Typical use and users
Used by nuclear power plant engineering and safety organizations, structural integrity and fitness-for-service assessors, reactor component designers and licensors, maintenance and life‑extension teams, regulatory authorities and technical committees responsible for reactor safety and conformity assessment (standard developed with input from TC 322 — Atomic engineering).
Related standards
The standard references and aligns with other national normative documents for the use of atomic energy and related GOST/R documents (examples include standards on measurement systems and conformity assessment in the atomic energy field and material/radiation property standards cited in its normative references). It was developed with participation of the Central Research Institute of Structural Materials ("Prometey") of the Kurchatov National Research Centre (NIIC "Prometey") and technical committee TC 322.
Keywords
WWER, pressure vessel internals, reactor internals, post-design strength analysis, fitness-for-service, defect growth, fatigue, corrosion cracking, radiation creep, embrittlement, structural integrity, TC 322.
FAQ
Q: What is this standard?
A: It is a Russian national standard (designation ГОСТ Р 59430-2021) that sets requirements and calculation methods for strength assessment of water-water reactor internal components at post-design stages; approved 20 Oct 2021 and effective from 01 Jan 2022.
Q: What does it cover?
A: It covers procedures for demonstrating the strength and acceptability of reactor internals under operational degradation and dynamic/accident loadings, including analyses of crack initiation and growth mechanisms (fatigue, corrosion-assisted cracking), radiation effects (creep and embrittlement), unstable crack propagation, loss of load-bearing capacity and unacceptable dimensional changes.
Q: Who typically uses it?
A: Nuclear plant engineers, structural integrity assessors, maintenance and life‑extension groups, regulatory bodies, technical committees and organizations involved in assessment and repair of reactor internal components.

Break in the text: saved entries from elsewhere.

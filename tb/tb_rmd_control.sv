// Testbench of rmd_control: after each start pulse, step must be high for
// exactly 20 cycles with cycle indices 0..19 in order, then one final cycle,
// then one done cycle, then idle; every state change must flip one state
// bit. A start pulse while busy must be ignored.
module tb_rmd_control;
  logic       clk = 1'b0;
  logic       rst_n, start;
  logic       init_o, step_o, final_o, done_o, busy_o;
  logic [4:0] round_o, round_gray_o;
  int checks = 0, failures = 0, ignored_starts = 0;

  rmd_control dut (.*);

  always #5 clk = ~clk;

  initial begin
    repeat (100000) @(posedge clk);
    failures++;
    $display("TB_RESULT checks=%0d failures=%0d", checks, failures);
    $finish;
  end

  // Every state change flips exactly one state bit.
  logic [1:0] st_prev;
  always @(posedge clk) begin
    st_prev <= dut.state_q;
    if (rst_n && st_prev != dut.state_q) begin
      checks++;
      if ($countones(st_prev ^ dut.state_q) != 1) begin
        failures++; $display("FAIL state %b -> %b", st_prev, dut.state_q);
      end
    end
  end

  task automatic expect1(string what, bit cond);
    checks++;
    if (!cond) begin failures++; $display("FAIL %s at %0t", what, $time); end
  endtask

  initial begin
    rst_n = 0; start = 0;
    repeat (2) @(negedge clk);
    rst_n = 1;
    for (int blk = 0; blk < 6; blk++) begin
      repeat ($urandom_range(0, 3)) begin
        @(negedge clk);
        expect1("idle outputs", !busy_o && !step_o && !done_o && !final_o && !init_o);
      end
      start = 1;
      #1 expect1("init with start", init_o);
      @(negedge clk);
      start = 0;
      for (int r = 0; r < 20; r++) begin
        expect1("step", step_o && busy_o && !final_o && !done_o);
        expect1("round index", int'(round_o) == r);
        expect1("gray index", round_gray_o == (5'(r) ^ (5'(r) >> 1)));
        if (r == 5) begin
          start = 1; ignored_starts++;
          #1 expect1("no init while busy", !init_o);
        end
        @(negedge clk);
        start = 0;
      end
      expect1("final", final_o && busy_o && !step_o && !done_o);
      @(negedge clk);
      expect1("done", done_o && !busy_o && !step_o && !final_o);
      @(negedge clk);
      expect1("back to idle", !done_o && !busy_o);
    end
    expect1("start while busy exercised", ignored_starts > 0);
    $display("TB_RESULT checks=%0d failures=%0d", checks, failures);
    $finish;
  end
endmodule
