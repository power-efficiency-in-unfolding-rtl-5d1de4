// RIPEMD-160 hash core, unfolded by a factor of four, with Gray-coded control.
//
// A 512-bit block is first written into the message store, one 32-bit word
// per cycle (load, addr, data_in). A start pulse then loads the working
// registers of both lines from the chaining value and runs 20 clock cycles;
// each cycle applies four chained steps to the left line and four to the
// right line (80 steps per line in all). One more cycle adds the two lines
// into the chaining value, and the digest appears on hash_rmd with done
// high for one cycle, on the 21st rising edge after the edge that takes
// start. With the 16 load cycles and the start cycle a block takes 38 cycles.
//
// Structure: rmd_coder and rmd_kconst turn the cycle index into the message
// indices, rotate amounts and constants of the four steps; rmd_message
// returns the eight message words; rmd_func_parallel evaluates the eight
// boolean functions, each later one fed by the result of the step before it;
// eight rmd_step instances form the two four-step chains; rmd_hash_update
// forms the new chaining value and the byte-swapped digest. rmd_control
// sequences it all with Gray-coded state and a Gray-coded round counter to
// reduce switching activity.
//
// The four-step unfolding, the chaining of the boolean functions, the Gray
// coding of the control, the module split and the port names clk, rst,
// start, load, addr, data_in and hash_rmd follow the published design. The
// reset polarity, the init/done/busy signals, the write lock and the exact
// cycle sequencing are this implementation's own choices.
//
// Interface: rst is active low and asynchronous. init selects, at start,
// whether the block begins a new message (chaining value = initial value)
// or continues the previous one (chaining value = last result). Message words
// are RIPEMD-160's little-endian words X[i]; writes are ignored while busy.
// hash_rmd holds the digest of the last block in printed byte order (H0 in
// bits 159:128) until the next block finishes; it is zero after reset.
module ripemd160_unfold4
  import rmd160_pkg::*;
(
  input  logic         clk,
  input  logic         rst,       // active-low asynchronous reset
  input  logic         start,     // start hashing the stored block
  input  logic         init,      // with start: first block of a message
  input  logic         load,      // write data_in to message word addr
  input  logic [3:0]   addr,      // message word address 0..15
  input  word_t        data_in,   // message word X[addr]
  output logic [159:0] hash_rmd,  // digest, printed byte order
  output logic         done,      // one-cycle pulse: hash_rmd updated
  output logic         busy       // block in progress
);

  logic       init_c, step_c, final_c;
  logic [4:0] round;

  rmd_control u_ctrl (
    .clk          (clk),
    .rst_n        (rst),
    .start        (start),
    .init_o       (init_c),
    .step_o       (step_c),
    .final_o      (final_c),
    .done_o       (done),
    .busy_o       (busy),
    .round_o      (round),
    .round_gray_o ()
  );

  // ---- step selection --------------------------------------------------
  logic [3:0][7:0] code_l, code_r;
  word_t           k_l, k_r;

  rmd_coder  u_coder  (.round_i(round), .code_l_o(code_l), .code_r_o(code_r));
  rmd_kconst u_kconst (.round_i(round), .k_l_o(k_l), .k_r_o(k_r));

  logic [3:0][3:0] idx_l, idx_r;
  logic [3:0][3:0] s_l, s_r;
  always_comb begin
    for (int j = 0; j < 4; j++) begin
      idx_l[j] = code_l[j][7:4];
      s_l[j]   = code_l[j][3:0];
      idx_r[j] = code_r[j][7:4];
      s_r[j]   = code_r[j][3:0];
    end
  end

  word_t x_l [4];
  word_t x_r [4];

  rmd_message u_msg (
    .clk     (clk),
    .load    (load),
    .lock    (busy),
    .addr    (addr),
    .data_in (data_in),
    .idx_l_i (idx_l),
    .idx_r_i (idx_r),
    .x_l_o   (x_l),
    .x_r_o   (x_r)
  );

  // ---- datapath ----------------------------------------------------------
  rmd_chain_t h_q, h_new, h_start;
  rmd_regs_t  l_q, r_q;
  rmd_regs_t  l1, l2, l3, l4, r1, r2, r3, r4;
  word_t      ta, tb, tc, t1a, t1b, t1c;
  word_t      fa, fb, fc, fd, f1a, f1b, f1c, f1d;
  logic [159:0] digest;

  rmd_func_parallel u_func (
    .round_i (round),
    .b_i  (l_q.b), .c_i  (l_q.c), .d_i  (l_q.d),
    .b1_i (r_q.b), .c1_i (r_q.c), .d1_i (r_q.d),
    .ta_i  (ta),  .tb_i  (tb),  .tc_i  (tc),
    .t1a_i (t1a), .t1b_i (t1b), .t1c_i (t1c),
    .fa_o  (fa),  .fb_o  (fb),  .fc_o  (fc),  .fd_o  (fd),
    .f1a_o (f1a), .f1b_o (f1b), .f1c_o (f1c), .f1d_o (f1d)
  );

  rmd_step u_la (.regs_i(l_q), .f_i(fa), .x_i(x_l[0]), .k_i(k_l), .s_i(s_l[0]), .t_o(ta), .regs_o(l1));
  rmd_step u_lb (.regs_i(l1),  .f_i(fb), .x_i(x_l[1]), .k_i(k_l), .s_i(s_l[1]), .t_o(tb), .regs_o(l2));
  rmd_step u_lc (.regs_i(l2),  .f_i(fc), .x_i(x_l[2]), .k_i(k_l), .s_i(s_l[2]), .t_o(tc), .regs_o(l3));
  rmd_step u_ld (.regs_i(l3),  .f_i(fd), .x_i(x_l[3]), .k_i(k_l), .s_i(s_l[3]), .t_o(), .regs_o(l4));

  rmd_step u_ra (.regs_i(r_q), .f_i(f1a), .x_i(x_r[0]), .k_i(k_r), .s_i(s_r[0]), .t_o(t1a), .regs_o(r1));
  rmd_step u_rb (.regs_i(r1),  .f_i(f1b), .x_i(x_r[1]), .k_i(k_r), .s_i(s_r[1]), .t_o(t1b), .regs_o(r2));
  rmd_step u_rc (.regs_i(r2),  .f_i(f1c), .x_i(x_r[2]), .k_i(k_r), .s_i(s_r[2]), .t_o(t1c), .regs_o(r3));
  rmd_step u_rd (.regs_i(r3),  .f_i(f1d), .x_i(x_r[3]), .k_i(k_r), .s_i(s_r[3]), .t_o(), .regs_o(r4));

  rmd_hash_update u_upd (
    .h_i      (h_q),
    .left_i   (l_q),
    .right_i  (r_q),
    .h_o      (h_new),
    .digest_o (digest)
  );

  assign h_start = init ? IV : h_q;

  always_ff @(posedge clk or negedge rst) begin
    if (!rst) begin
      h_q      <= IV;
      l_q      <= '0;
      r_q      <= '0;
      hash_rmd <= '0;
    end else begin
      if (init_c) begin
        h_q <= h_start;
        l_q <= h_start;
        r_q <= h_start;
      end else if (step_c) begin
        l_q <= l4;
        r_q <= r4;
      end else if (final_c) begin
        h_q      <= h_new;
        hash_rmd <= digest;
      end
    end
  end

endmodule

Q: Is it current or superseded?
A: As published it was introduced on 01 January 2022 and is listed as an active (in‑force) standard; no replacement or cancellation was indicated at the time of publication.
Q: Is it part of a series?
A: It was developed within the framework of standards and normative documents for the use of atomic energy and prepared with input from TC 322 (Atomic engineering). It complements other GOST/R documents and federal rules governing reactor technology and material behaviour under irradiation and operation.
Q: What are the key keywords?
A: Pressure vessel internals, WWER, post-design strength, defect growth, fatigue, corrosion cracking, radiation creep, embrittlement, structural integrity, fitness-for-service.